Out of the 30 top performing ETFs for Q1 2022, 26 of them were from the energy sector. 

Source: TheStreet.com

For Q2, investors are having a bit of a rethink, and the top performing ETFs might not be dominated by energy–at least so thoroughly. 

One ETF segment that we expect to emerge as a major winner is in the area of semiconductor chips, where long-running shortages have been wreaking havoc in the auto industry, where inventories are extremely low and prices are soaring. 

This is a bet, according to Bloomberg, on the semiconductor industry recovering from its supply chain problems. Shortages haven’t meant huge riches for the semiconductor sector because that only works when you can actually race to meet soaring demand. The money is made in the balance. 

Investors are now seriously hedging on brighter days ahead, pouring some $6.8 billion into chipmaker ETFs in Q1 2022. They didn’t put that much into it for the entire year of 2021, according to Bloomberg. 

Try VanEck Semiconductor ETF (SMH) on the dip. It’s lost over 21% YTD, but if big money is right, the rebound could be rewarding.

Another shift we could see on the ETF arena is towards “inflation-fighting” funds. With inflation pushing prices to 40-year high levels, this could be a good way to hedge against rising costs. 

The Horizon Kinetics Inflation Beneficiaries ETF (INFL) intends to do exactly this. The goal of this ETF is to basket a bunch of very carefully curated stocks that are more likely to outperform their peers when costs of energy and raw materials rise in an inflationary environment. It’s a fund you might not have heard of, but it’s plenty liquid. 

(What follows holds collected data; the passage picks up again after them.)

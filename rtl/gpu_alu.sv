// gpu_alu: the integer datapath of the GPU processor.
//
// Combinational.  Computes the result of the arithmetic and logic
// instructions of the base instruction set on two 32-bit operands:
// add, subtract, multiply (low 32 bits of the product), logical shift right
// and left (by the low five bits of b), and, not (of a), xor, or, nand,
// pass-b (used by LI) and the signed less-than compare used by SETLT
// (result 1 or 0).  The operations are the published ones; signed compare,
// truncation of the product and the five-bit shift amount are this design's
// choices.
module gpu_alu
  import gpu_pkg::*;
(
  input  alu_op_e op,
  input  word_t   a,
  input  word_t   b,
  output word_t   y
);

  always_comb begin
    unique case (op)
      ALU_ADD:   y = a + b;
      ALU_SUB:   y = a - b;
      ALU_MUL:   y = a * b;
      ALU_SRL:   y = a >> b[4:0];
      ALU_SLL:   y = a << b[4:0];
      ALU_AND:   y = a & b;
      ALU_NOT:   y = ~a;
      ALU_XOR:   y = a ^ b;
      ALU_OR:    y = a | b;
      ALU_NAND:  y = ~(a & b);
      ALU_PASSB: y = b;
      ALU_LT:    y = word_t'($signed(a) < $signed(b));
      default:   y = '0;
    endcase
  end

endmodule
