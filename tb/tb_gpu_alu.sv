// tb_gpu_alu: checks every ALU operation on edge values and random operands
// against expressions computed here.
module tb_gpu_alu;
  import gpu_pkg::*;
  int checks = 0, failures = 0;
  alu_op_e op;
  word_t   a, b, y;

  gpu_alu dut (.op, .a, .b, .y);

  function automatic word_t expect_y(alu_op_e o, word_t x, word_t z);
    longint sx = longint'($signed(x)), sz = longint'($signed(z));
    case (o)
      ALU_ADD:   return word_t'(64'(x) + 64'(z));
      ALU_SUB:   return word_t'(64'(x) - 64'(z));
      ALU_MUL:   return word_t'(64'(x) * 64'(z));
      ALU_SRL:   return word_t'(64'(x) >> (z % 32));
      ALU_SLL:   return word_t'(64'(x) << (z % 32));
      ALU_AND:   return x & z;
      ALU_NOT:   return x ^ 32'hFFFF_FFFF;
      ALU_XOR:   return (x | z) & ~(x & z);
      ALU_OR:    return ~(~x & ~z);
      ALU_NAND:  return ~x | ~z;
      ALU_PASSB: return z;
      ALU_LT:    return (sx < sz) ? 32'd1 : 32'd0;
      default:   return 32'h0;
    endcase
  endfunction

  task automatic try_(alu_op_e o, word_t x, word_t z);
    op = o; a = x; b = z;
    #1;
    checks++;
    if (y !== expect_y(o, x, z)) begin
      failures++;
      $display("FAIL op=%s a=%h b=%h y=%h expected %h", o.name(), x, z, y, expect_y(o, x, z));
    end
  endtask

  initial begin
    #100000;
    failures++;
    $display("TB_RESULT checks=%0d failures=%0d", checks, failures);
    $finish;
  end

  initial begin
    static word_t edges [6] = '{32'h0, 32'h1, 32'hFFFF_FFFF, 32'h8000_0000, 32'h7FFF_FFFF, 32'h0000_FFFF};
    for (int o = 0; o <= int'(ALU_LT); o++) begin
      foreach (edges[i]) foreach (edges[j]) try_(alu_op_e'(o), edges[i], edges[j]);
      for (int k = 0; k < 200; k++) try_(alu_op_e'(o), $urandom, $urandom);
    end
    // a few hand-worked values
    op = ALU_MUL; a = 32'd1000; b = -32'sd3; #1; checks++; if (y != 32'hFFFF_F448) failures++;
    op = ALU_SRL; a = 32'h8000_0000; b = 32'd31; #1; checks++; if (y != 32'd1) failures++;
    op = ALU_LT;  a = -32'sd5; b = 32'd2; #1; checks++; if (y != 32'd1) failures++;
    $display("TB_RESULT checks=%0d failures=%0d", checks, failures);
    $finish;
  end
endmodule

Year-to-date, it’s up over 9% but Q2 is when we expect the inflationary pressures to really kick in, so this could have considerable room to run further. 

It’s time for a rethink of investment portfolios, and going all-in on energy isn’t protection enough.

"Markets got more complicated," Nanette Abuhoff Jacobson, global investment strategist at Hartford Funds, told Investors.com. "2021 was really marked by a single theme and response, which was Covid and what the policy response would be. So, while it didn't feel like things were relatively simple, in hindsight it was. And that's why risk assets did spectacularly well. Now, we've got multiple narratives that are rocking markets and volatility is much higher."